Comme si je continuais à faire les choses “comme il faut”, tout en sentant que je n’y étais plus complètement.
J’avais encore l’élan d’être là, mais plus la vibration qui faisait battre mon cœur quand je parlais de techniques, de patrons, de finitions.
Et ce vide intérieur, je ne pouvais plus le camoufler derrière des tutoriels bien faits.
Parce que la vérité, c’est qu’on ne peut pas transmettre quelque chose qu’on ne ressent plus dans ses cellules.
Ce que je faisais déjà sans le savoir
Ce que je n’ai pas vu tout de suite, c’est que la couture m’a menée ailleurs, dès le départ.
Derrière les projets textiles, il y avait autre chose qui s’exprimait : le rapport que chaque femme entretenait avec son corps, avec son image, avec sa valeur.

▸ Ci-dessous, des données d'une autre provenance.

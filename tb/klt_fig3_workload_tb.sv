// klt_fig3_workload_tb: the KLT circuit sized for a Z^6 -> Z^4 projection
// (K = 4) processing 5000 data points, the size of the processing-time
// comparison of the method. The points stream back to back; the test checks
// every factor and that the whole set takes 5000 * 6 cycles plus the
// pipeline latency, i.e. one sample per clock.
module klt_fig3_workload_tb;
  localparam int unsigned P = 6, K = 4, W = 9, AW = 20, N_POINTS = 5000;

  logic clk = 0, rst_n = 0, x_valid = 0;
  logic [W-1:0] x = '0;
  logic coef_wr_en = 0, off_wr_en = 0;
  logic [1:0] coef_wr_k = '0, off_wr_k = '0;
  logic [2:0] coef_wr_p = '0;
  logic [W-1:0] coef_wr_data = '0;
  logic [AW-1:0] off_wr_data = '0;
  logic f_valid;
  logic signed [K-1:0][AW-1:0] f;
  int checks = 0, failures = 0, cyc = 0, first_cyc = 0, last_f_cyc = 0, seen = 0;
  int lambda [K][P];
  int exp_f[$][K];

  klt_core #(.P(P), .K(K), .W(W), .ACC_W(AW), .LAMBDA('0), .OFFSETS('0)) dut (
    .clk(clk), .rst_n(rst_n), .x_valid(x_valid), .x(x),
    .coef_wr_en(coef_wr_en), .coef_wr_k(coef_wr_k), .coef_wr_p(coef_wr_p),
    .coef_wr_data(coef_wr_data), .off_wr_en(off_wr_en), .off_wr_k(off_wr_k),
    .off_wr_data(off_wr_data), .f_valid(f_valid), .f(f));

  always #5 clk = ~clk;

  function automatic int sm2int(logic [W-1:0] v);
    int m = int'(v[W-2:0]);
    return v[W-1] ? -m : m;
  endfunction

  initial begin
    repeat (200000) @(posedge clk);
    failures++;
    $display("TB_RESULT checks=%0d failures=%0d", checks, failures);
    $finish;
  end

  always @(posedge clk) begin
    cyc++;
    #1;
    if (f_valid) begin
      checks++;
      seen++;
      last_f_cyc = cyc;
      if (exp_f.size() == 0) failures++;
      else begin
        for (int k = 0; k < K; k++)
          if (int'(signed'(f[k])) != exp_f[0][k]) failures++;
        void'(exp_f.pop_front());
      end
    end
  end

  initial begin
    repeat (2) @(posedge clk);
    @(negedge clk);
    rst_n = 1;
    for (int k = 0; k < K; k++)
      for (int p = 0; p < P; p++) begin
        coef_wr_en = 1;
        coef_wr_k = 2'(k);
        coef_wr_p = 3'(p);
        coef_wr_data = W'($urandom);
        lambda[k][p] = sm2int(coef_wr_data);
        @(negedge clk);
      end
    coef_wr_en = 0;
    first_cyc = cyc + 1;   // edge that accepts the first sample
    for (int n = 0; n < int'(N_POINTS); n++) begin
      int acc [K];
      for (int k = 0; k < K; k++) acc[k] = 0;
      for (int p = 0; p < P; p++) begin
        x_valid = 1;
        x = W'($urandom);
        for (int k = 0; k < K; k++) acc[k] += sm2int(x) * lambda[k][p];
        @(negedge clk);
      end
      exp_f.push_back(acc);
    end
    x_valid = 0;
    repeat (10) @(negedge clk);
    checks++;
    // last sample accepted at first_cyc + 5000*6 - 1, factor 2 edges later
    if (seen != int'(N_POINTS) || last_f_cyc - first_cyc != int'(N_POINTS * P) + 1) begin
      failures++;
      $display("points=%0d cycles=%0d", seen, last_f_cyc - first_cyc);
    end
    $display("points=%0d, cycles from first sample to last factor=%0d", seen, last_f_cyc - first_cyc + 1);
    $display("TB_RESULT checks=%0d failures=%0d", checks, failures);
    $finish;
  end
endmodule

Chaque essayage devenait un miroir.
Et souvent, c’était dans les silences, dans les regards fuyants, dans les phrases lâchées à mi-voix — “je ne pensais pas que ça m’irait”, “je me cache tout le temps”, “j’aimerais oser mais je n’y arrive pas” — que tout se disait vraiment.

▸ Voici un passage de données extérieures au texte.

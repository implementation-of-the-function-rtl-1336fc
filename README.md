# Stepwise current protection as parallel logic

This is the logic of a three-stage overcurrent relay for a three-phase power line. It is written to run
inside an FPGA or CPLD, not as a program on a microprocessor. The idea behind it is simple. A relay protection
algorithm is a handful of comparators, OR gates and timers, so it can be built directly as gates and
flip-flops. Then every relay, every stage and every timer is evaluated at the same time, on every
clock cycle. Nothing is scanned in sequence, so no software loop can stall or crash.

The scheme follows the classic three-stage current protection taken from the article
*Implementation of the Function of Stepwise Current Relay Protection Based on a Parallel Operation
Programmable Logic Controller* (S. D. Hrytsenko). That article gives the block structure and the trip function. Word widths, clock rate,
settings, delay times, the input handshake and the behaviour of the output and signalling elements
are this design's own choices. They are listed in [Choices made here](#choices-made-here).

## The protection scheme

Each of the three phase currents goes to three overcurrent relays, one per stage. There are nine
relays in all: KA1.1 to KA3.3, with stage first and phase second. Within a stage, an OR element combines the
three phases:

```
            phase A  phase B  phase C
stage 1:    KA1.1    KA1.2    KA1.3  --> DW1 ------------------+--> KH1 (signal)
stage 2:    KA2.1    KA2.2    KA2.3  --> DW2 --> DT1 ----------+--> KH2 (signal)
stage 3:    KA3.1    KA3.2    KA3.3  --> DW3 --> DT2 ----------+--> KH3 (signal)
                                                               |
                                     DW1, DT1 out, DT2 out --> DW4 --> KL --> trip (disconnection)
```

The trip function is

```
T = DW1  OR  (DW2 delayed by DT1)  OR  (DW3 delayed by DT2)
```

The three stages do different jobs:

| stage | name | pickup | delay | purpose |
|---|---|---|---|---|
| 1 | instantaneous current cutoff | highest (`I_SET1`) | none | clears heavy faults on the near part of the line at once |
| 2 | current cutoff with time delay | middle (`I_SET2`) | DT1 | covers the rest of the line; waits so that the next protection downstream can act first |
| 3 | maximum current protection | lowest (`I_SET3`) | DT2 (longest) | backup, for this line and for the next line if its protection fails |

Selectivity comes from these settings. A fault far away produces a smaller current, so only stages
2 and 3 pick up. Their timers then give the protection closest to the fault time to clear it first.
If that protection clears the fault, the current falls back before the timer runs out, and this relay
does nothing.

## Timing of the delayed stages

This is the part to understand before changing anything.

`time_delay` is a delay on pickup. It counts clock cycles while its input (the stage's OR output) is
high. The count restarts from zero as soon as the input drops. The output is
`in AND (count == DELAY_CYCLES)`. This has three consequences:

- The stage operates only after its current has stayed above the setting for the whole delay,
  without a break. A single sample below the setting restarts the timing. This is intended: a fault that
  another protection has cleared must not be "remembered". It also means that a current hovering
  right at the setting may keep restarting the timer.
- The output falls in the same cycle as the input. The trip stays on because KL seals in, not
  because the timer holds.
- At the default 1 MHz clock, the counters are 19 bits (500 ms) and 21 bits (1500 ms). The delays
  can be set to the exact cycle, and their resolution is one clock period.

Latency, counted in clock edges from the edge at which a new sample is captured (`adc_valid` high):

| event | `trip` rises after |
|---|---|
| current at or above `I_SET1` on any phase | 1 edge |
| current in `[I_SET2, I_SET1)` held | `DT1_CYCLES + 1` edges |
| current in `[I_SET3, I_SET2)` held | `DT2_CYCLES + 1` edges |

A current above `I_SET1` also picks up stages 2 and 3. Their timers keep running, but stage 1 has
already tripped. In the tests the breaker opens long before DT1 runs out, so only KH1 is set.

## Measuring elements and settings

`current_relay` compares an unsigned current code with its setting. Its output is 1 when
`i_meas >= setting`. There is no hysteresis. The ADC is expected to deliver the current *magnitude*
(RMS or peak) of each phase, not instantaneous samples. If the converter you use gives raw samples,
you need a magnitude estimator in front of the relays, and this design does not include one.

The defaults are codes of a 10-bit ADC (`relay_pkg::ADC_W`):

| parameter | default | at 100 A full scale |
|---|---|---|
| `I_SET1` | 800 | about 78 A |
| `I_SET2` | 400 | about 39 A |
| `I_SET3` | 150 | about 15 A |
| `DT1_MS` | 500 | 500 ms |
| `DT2_MS` | 1500 | 1.5 s |
| `CLK_HZ` | 1 000 000 | |

Settings are parameters. Changing a setting means rebuilding and reloading the FPGA. The source article
presents that in-place reprogramming as an advantage of the approach. If the settings must change
at run time, turn the `SETTINGS` constant in `stepwise_protection` into ports. The relays already
take the setting as an input.

## Trip output and signals

- **KL (`output_relay`)** registers the trip command. With `LATCH = 1` (the default) it seals in: once
  set, it stays on until `reset_cmd` arrives while the trip command is off. This keeps the breaker trip
  coil energised after the breaker has interrupted the fault current, which removes the trip
  command. While a trip command is present, a reset is ignored.
- **KH1 to KH3 (`signal_flag`)** latch which stage operated. KH1 is driven from DW1, KH2 from the
  output of DT1, and KH3 from the output of DT2. So KH2 and KH3 light only when their delay has
  run out, not on pickup. `reset_cmd` clears them, and a new set wins over a simultaneous clear.

## The controller around the logic

`plic_controller` is the top level. It holds what goes into the FPGA:

1. `discrete_inputs` captures the three current words (`adc_data`) and three voltage words
   (`adc_volt`) at the same time on the one-cycle strobe `adc_valid`. It holds them until the next strobe,
   so the relays always see one consistent sample. The held values reset to zero.
2. `stepwise_protection` is the scheme above.
3. The status outputs `i_meas`, `u_meas`, `stage_pickup` (DW1 to DW3), `stage_operate` (DW1, DT1 out,
   DT2 out) and `sample_updated` are for LED boards and a numeric display.

The voltages are captured and brought out for display, but the protection does not use them. The
scheme is a pure current protection.

The rest of the controller is outside this RTL:

- the ADC in front of the discrete inputs;
- galvanic isolation on the inputs and outputs;
- the LED boards and the numeric display;
- the configuration memory, JTAG, clock oscillator and power supply;
- the breaker ("executive element") that `trip` drives.

The ADC handshake assumed here is parallel words plus a data-valid strobe, synchronous to `clk`. If
your ADC runs on its own clock, you need to add a synchroniser on the strobe.

Ports of `plic_controller`:

| port | dir | width | meaning |
|---|---|---|---|
| `clk`, `rst_n` | in | 1 | clock; asynchronous active-low reset |
| `adc_valid` | in | 1 | one-cycle strobe: new words on `adc_data`/`adc_volt` |
| `adc_data` | in | 3 x 10 | phase current magnitudes, phase A in `[0]` |
| `adc_volt` | in | 3 x 10 | phase voltage magnitudes |
| `reset_cmd` | in | 1 | operator reset of KL and KH1 to KH3 |
| `trip` | out | 1 | disconnection command (KL) |
| `signal` | out | 3 | KH1 to KH3, stage 1 in bit 0 |
| `i_meas`, `u_meas` | out | 3 x 10 | captured words |
| `stage_pickup`, `stage_operate` | out | 3 | stage states |
| `sample_updated` | out | 1 | pulse after each capture |

At the defaults the design has 105 flip-flops: 60 input-register bits, 1 strobe bit, 19 and 21 timer
bits, and 4 output bits. It also has nine 10-bit constant comparators and two incrementers. The source
article names a 128-macrocell CPLD (EPM7128S) as the target. The register count fits that device.
Whether the comparators and incrementers fit as well, only a vendor fitter can say. The design's 135
port bits also exceed that package's 68 user I/O pins. Without the status ports and the voltage
inputs, 38 port bits remain, and a build for that part would leave those out.

## Choices made here

The source article fixes the structure above and the trip function. Everything below is this design's own
choice:

- The word width (10 bits), clock (1 MHz), pickup codes and delay times.
- The ADC delivers current magnitudes, with a synchronous valid strobe.
- The relays pick up at `>=`, with no hysteresis.
- The timer restarts whenever pickup is interrupted.
- KL seals in until an operator reset, and KH1 to KH3 are latched flags.
- Phase `p` of every stage is watched by relay `KAs.p`. The mapping does not affect the result.
- Voltages are captured but not evaluated.
- All state is on an asynchronous active-low reset.

## Files

| file | content |
|---|---|
| `rtl/relay_pkg.sv` | widths, types, default settings, `ms_to_cycles` |
| `rtl/current_relay.sv` | KA: magnitude comparator |
| `rtl/or_element.sv` | DW: N-input OR |
| `rtl/time_delay.sv` | DT: delay on pickup |
| `rtl/output_relay.sv` | KL: trip output with seal-in |
| `rtl/signal_flag.sv` | KH: latched stage signal |
| `rtl/discrete_inputs.sv` | input register for the ADC words |
| `rtl/stepwise_protection.sv` | the three-stage scheme |
| `rtl/plic_controller.sv` | top level |
| `tb/adc_model.sv` | behavioural ADC (real amperes/volts to codes, one conversion per ms), testbench only |
| `tb/tb_*.sv` | one self-checking testbench per module |

## Simulation

Each testbench prints `TB_RESULT checks=N failures=M` and ends. With Verilator 5:

```
verilator --binary --timing -Irtl -Itb rtl/relay_pkg.sv tb/tb_plic_controller.sv \
          --top-module tb_plic_controller
./obj_dir/Vtb_plic_controller
```

To run another testbench, replace `tb_plic_controller` in both places. Verilator finds the other files
through `-I`, by module name.

What the tests cover:

- **`tb_plic_controller`** runs the whole controller at its default parameters, with the
  behavioural ADC (100 A / 150 V full scale) and a breaker model that opens 60 ms after a trip. It
  checks the following:
  - normal load and a voltage sag (no pickup);
  - a fault in each stage's band on each phase in turn, so that each of the nine relays trips the
    line once: 90 A trips in 1 edge with KH1, 50 A after exactly 500 001 edges with KH2, and 20 A
    after exactly 1 500 001 edges with KH3;
  - the seal-in after the breaker opens, and the operator reset;
  - stage-2 and stage-3 faults cleared after 300 ms and 1000 ms, which must not trip.

  It counts every mechanism (sample captures, trips per stage, timer restarts, seal-in, reset,
  breaker operation) and fails if any of them never happened. It simulates about 8 s of controller
  time, which takes a few seconds.
- **`tb_stepwise_protection`** compares every output on every cycle with a cycle-level reference
  model. It uses 20- and 50-cycle delays, and 1500 random current segments across all four current
  bands and all phases. Directed cases check each stage's latency, a fault that ends one cycle too
  early, and the seal-in.
- **Unit testbenches** cover each element with directed edge cases (exactly at the setting, a pulse one cycle
  short of the delay, set and clear together) plus random stimulus checked against a model.

Each testbench has been confirmed to fail on a deliberately broken copy of its module. Examples
are `>` instead of `>=`, a delay one cycle short, the delays of the two stages swapped, and KH driven
from pickup instead of the delayed output.

## Limits

- There is no magnitude estimation. The relays trust the ADC to deliver magnitudes.
- There is no directional element or voltage-controlled stage. The voltages are only displayed.
- The settings are fixed at build time.
- The ADC and breaker models in `tb/` are idealised: no conversion noise, no breaker bounce.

Ce n’était pas l’ourlet qui m’émouvait.
C’était la manière dont une femme se tenait quand elle osait enfin porter quelque chose qu’elle n’avait jamais osé avant.
C’était le frisson qui passait quand elle se regardait différemment.
C’était le corps qui reprenait sa place.
Et moi, c’est là que je me sentais à ma place aussi.
Pas dans la précision technique, mais dans l’espace invisible entre le vêtement et la femme qui le porte.
Ce que je choisis aujourd’hui
Je ne quitte pas la couture parce que je l’ai rejetée.
Je la quitte parce qu’elle a été une étape, une porte, une initiation.
Aujourd’hui, ce n’est plus la technique que je veux transmettre.
C’est une manière de se regarder, une manière de s’habiter.
Je choisis d’accompagner l’image de soi — mais pas celle qu’on ajuste pour entrer dans les cases.
Je parle de l’image authentique, celle qui se construit à partir du corps, de l’énergie, du rythme intérieur.
Je n’aide pas les femmes à corriger quoi que ce soit, je les accompagne à se reconnaître.
À travers leurs vêtements, oui.
Mais surtout à travers ce qu’elles ressentent, ce qu’elles vibrent, ce qu’elles incarnent.
Ce n’est pas une rupture. C’est une révélation.
Je ne tourne pas le dos à la couture, je lui dis merci.
Je la laisse derrière moi comme on quitte une maison qu’on a aimée, mais qu’on a cessé d’habiter intérieurement.
Il est temps pour moi d’habiter un espace plus vaste.
Un lieu de travail plus nu, plus sensible, plus vivant.
Un espace où je peux dire les choses telles qu’elles sont :
Le vêtement n’est pas un outil pour paraître,
c’est un prolongement de soi, une vibration, une présence.
Et si je choisis aujourd’hui d’emprunter un nouveau chemin, ce n’est pas parce que j’ai raté le précédent.
C’est parce que je suis prête à m’écouter encore plus profondément.
Peut-être que toi aussi, tu sens que tu es à l’étroit.
Peut-être que tu continues à faire ce que tu sais faire.
Parce que ça marche, c’est logique ou parce qu’on t’y attend.
Mais au fond, tu sais que tu n’y es plus.
Et c’est OK !
Ce n’est pas « grave » de changer,
ce qui serait grave, ce serait de rester là où ton énergie ne circule plus.
Ce que je vis aujourd’hui, ce n’est pas un repositionnement, c’est une mue, une transformation, une évolution.
Et j’y invite toutes celles qui sont prêtes, elles aussi, à ne plus se cacher,
à ne plus se trahir,
à s’habiller pour être, et non pour plaire.